Print this span of the material below exactly: the line with "Alamouti code requires.", the line with "channel in PREPARE", and every line between them, but nothing else.

--- START ---

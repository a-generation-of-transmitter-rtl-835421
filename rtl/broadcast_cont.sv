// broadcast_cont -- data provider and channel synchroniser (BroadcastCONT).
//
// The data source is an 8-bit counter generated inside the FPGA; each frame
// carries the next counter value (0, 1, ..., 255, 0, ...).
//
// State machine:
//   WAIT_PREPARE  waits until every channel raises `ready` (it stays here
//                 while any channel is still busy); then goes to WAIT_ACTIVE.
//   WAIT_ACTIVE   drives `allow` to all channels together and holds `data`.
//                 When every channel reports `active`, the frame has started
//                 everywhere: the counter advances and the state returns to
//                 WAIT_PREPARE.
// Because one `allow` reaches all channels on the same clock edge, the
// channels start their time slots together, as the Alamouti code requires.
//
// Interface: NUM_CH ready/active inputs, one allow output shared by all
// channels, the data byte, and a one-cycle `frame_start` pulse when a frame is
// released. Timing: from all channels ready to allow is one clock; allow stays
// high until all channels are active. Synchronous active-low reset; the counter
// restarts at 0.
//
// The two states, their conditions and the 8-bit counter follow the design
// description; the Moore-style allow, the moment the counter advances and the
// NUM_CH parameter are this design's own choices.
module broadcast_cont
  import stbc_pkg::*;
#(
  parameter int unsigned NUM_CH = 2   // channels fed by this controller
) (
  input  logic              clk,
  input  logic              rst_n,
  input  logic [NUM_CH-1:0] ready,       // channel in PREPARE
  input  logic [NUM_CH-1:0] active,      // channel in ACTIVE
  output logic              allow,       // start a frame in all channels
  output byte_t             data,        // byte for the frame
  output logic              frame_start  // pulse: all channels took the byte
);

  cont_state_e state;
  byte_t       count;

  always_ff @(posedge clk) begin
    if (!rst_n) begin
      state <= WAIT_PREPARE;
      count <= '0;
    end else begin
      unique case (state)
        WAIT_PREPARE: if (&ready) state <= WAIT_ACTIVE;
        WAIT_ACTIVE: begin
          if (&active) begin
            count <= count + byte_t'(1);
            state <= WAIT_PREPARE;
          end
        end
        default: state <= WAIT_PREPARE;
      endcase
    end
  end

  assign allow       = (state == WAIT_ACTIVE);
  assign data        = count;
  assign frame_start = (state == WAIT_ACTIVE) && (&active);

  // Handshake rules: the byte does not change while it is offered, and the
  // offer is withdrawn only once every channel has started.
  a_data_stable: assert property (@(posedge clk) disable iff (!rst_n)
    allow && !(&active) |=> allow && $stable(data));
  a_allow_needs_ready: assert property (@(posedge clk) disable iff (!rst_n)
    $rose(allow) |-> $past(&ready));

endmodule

--- END ---
--- START ---

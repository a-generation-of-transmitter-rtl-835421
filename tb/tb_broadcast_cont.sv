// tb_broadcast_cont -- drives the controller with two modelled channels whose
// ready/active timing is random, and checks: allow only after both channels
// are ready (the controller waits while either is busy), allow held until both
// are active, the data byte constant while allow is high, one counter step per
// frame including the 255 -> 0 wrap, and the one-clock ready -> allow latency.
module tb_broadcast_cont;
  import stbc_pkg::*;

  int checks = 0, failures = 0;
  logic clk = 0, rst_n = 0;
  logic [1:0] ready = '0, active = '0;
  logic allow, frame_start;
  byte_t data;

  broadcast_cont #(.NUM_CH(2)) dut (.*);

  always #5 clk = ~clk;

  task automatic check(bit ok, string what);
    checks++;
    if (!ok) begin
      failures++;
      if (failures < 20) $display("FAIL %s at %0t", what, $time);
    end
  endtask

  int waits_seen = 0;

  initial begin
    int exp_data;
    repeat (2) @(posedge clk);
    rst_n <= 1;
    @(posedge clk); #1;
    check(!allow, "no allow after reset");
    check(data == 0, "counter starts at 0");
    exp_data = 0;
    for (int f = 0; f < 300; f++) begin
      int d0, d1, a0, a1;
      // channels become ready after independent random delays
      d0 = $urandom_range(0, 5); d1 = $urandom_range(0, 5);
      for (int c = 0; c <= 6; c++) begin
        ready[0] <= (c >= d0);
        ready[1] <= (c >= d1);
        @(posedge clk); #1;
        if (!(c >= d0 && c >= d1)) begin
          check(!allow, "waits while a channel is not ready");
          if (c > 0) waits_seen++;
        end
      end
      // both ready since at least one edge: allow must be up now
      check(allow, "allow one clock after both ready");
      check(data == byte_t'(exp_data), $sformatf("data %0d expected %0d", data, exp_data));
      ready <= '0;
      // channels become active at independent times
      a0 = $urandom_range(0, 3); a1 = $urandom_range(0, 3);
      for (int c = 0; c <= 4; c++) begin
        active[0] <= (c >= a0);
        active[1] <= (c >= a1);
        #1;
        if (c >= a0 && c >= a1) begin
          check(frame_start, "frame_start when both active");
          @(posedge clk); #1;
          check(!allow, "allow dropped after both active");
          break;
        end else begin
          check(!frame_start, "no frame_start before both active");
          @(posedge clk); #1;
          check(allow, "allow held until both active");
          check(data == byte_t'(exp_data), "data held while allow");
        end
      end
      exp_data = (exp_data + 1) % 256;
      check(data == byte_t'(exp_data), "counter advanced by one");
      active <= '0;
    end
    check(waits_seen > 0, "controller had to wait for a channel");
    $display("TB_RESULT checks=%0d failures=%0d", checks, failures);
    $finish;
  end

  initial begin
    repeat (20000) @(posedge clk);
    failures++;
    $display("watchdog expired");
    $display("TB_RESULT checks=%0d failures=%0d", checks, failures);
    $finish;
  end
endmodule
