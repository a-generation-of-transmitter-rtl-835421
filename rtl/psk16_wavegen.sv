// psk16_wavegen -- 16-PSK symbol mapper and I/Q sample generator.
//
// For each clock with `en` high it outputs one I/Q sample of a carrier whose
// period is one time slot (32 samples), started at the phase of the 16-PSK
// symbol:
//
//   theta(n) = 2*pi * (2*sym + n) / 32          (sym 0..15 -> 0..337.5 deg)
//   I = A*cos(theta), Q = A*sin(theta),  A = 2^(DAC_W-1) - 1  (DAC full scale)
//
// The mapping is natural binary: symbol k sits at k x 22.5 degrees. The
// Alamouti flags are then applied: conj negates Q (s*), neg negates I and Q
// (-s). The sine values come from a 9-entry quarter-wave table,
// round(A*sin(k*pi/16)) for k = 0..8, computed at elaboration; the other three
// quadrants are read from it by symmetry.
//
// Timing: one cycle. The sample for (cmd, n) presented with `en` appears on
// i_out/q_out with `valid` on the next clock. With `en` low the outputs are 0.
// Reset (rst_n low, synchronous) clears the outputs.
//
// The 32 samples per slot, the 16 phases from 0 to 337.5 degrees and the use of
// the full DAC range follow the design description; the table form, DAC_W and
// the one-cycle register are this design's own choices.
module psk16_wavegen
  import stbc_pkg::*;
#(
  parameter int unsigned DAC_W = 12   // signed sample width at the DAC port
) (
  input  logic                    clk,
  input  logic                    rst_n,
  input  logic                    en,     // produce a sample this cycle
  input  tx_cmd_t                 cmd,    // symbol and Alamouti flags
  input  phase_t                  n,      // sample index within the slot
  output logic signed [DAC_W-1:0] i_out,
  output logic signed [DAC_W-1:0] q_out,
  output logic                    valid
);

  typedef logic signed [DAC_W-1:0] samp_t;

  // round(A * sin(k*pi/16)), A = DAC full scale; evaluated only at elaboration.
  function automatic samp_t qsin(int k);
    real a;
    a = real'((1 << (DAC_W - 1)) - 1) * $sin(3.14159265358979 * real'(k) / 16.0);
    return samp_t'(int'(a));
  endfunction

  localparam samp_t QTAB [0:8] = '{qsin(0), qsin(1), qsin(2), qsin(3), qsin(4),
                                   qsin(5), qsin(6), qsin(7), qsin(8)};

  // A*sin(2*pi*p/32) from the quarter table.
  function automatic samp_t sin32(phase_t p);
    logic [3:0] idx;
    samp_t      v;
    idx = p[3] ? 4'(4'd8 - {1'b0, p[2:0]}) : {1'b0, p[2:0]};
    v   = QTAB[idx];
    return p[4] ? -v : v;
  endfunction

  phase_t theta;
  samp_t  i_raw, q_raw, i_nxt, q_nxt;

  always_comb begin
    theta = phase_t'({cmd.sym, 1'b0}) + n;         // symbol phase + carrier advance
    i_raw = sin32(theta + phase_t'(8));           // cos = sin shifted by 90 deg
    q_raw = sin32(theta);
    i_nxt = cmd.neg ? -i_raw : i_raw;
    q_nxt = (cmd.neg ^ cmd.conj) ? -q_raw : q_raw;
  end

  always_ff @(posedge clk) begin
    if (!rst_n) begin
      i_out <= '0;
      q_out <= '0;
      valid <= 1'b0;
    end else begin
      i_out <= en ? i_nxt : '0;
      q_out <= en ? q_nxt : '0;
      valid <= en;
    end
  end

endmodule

--- END ---

# EXERCISE ANSWER:
// channels start their time slots together, as the Alamouti code requires.
//
// Interface: NUM_CH ready/active inputs, one allow output shared by all
// channels, the data byte, and a one-cycle `frame_start` pulse when a frame is
// released. Timing: from all channels ready to allow is one clock; allow stays
// high until all channels are active. Synchronous active-low reset; the counter
// restarts at 0.
//
// The two states, their conditions and the 8-bit counter follow the design
// description; the Moore-style allow, the moment the counter advances and the
// NUM_CH parameter are this design's own choices.
module broadcast_cont
  import stbc_pkg::*;
#(
  parameter int unsigned NUM_CH = 2   // channels fed by this controller
) (
  input  logic              clk,
  input  logic              rst_n,
  input  logic [NUM_CH-1:0] ready,       // channel in PREPARE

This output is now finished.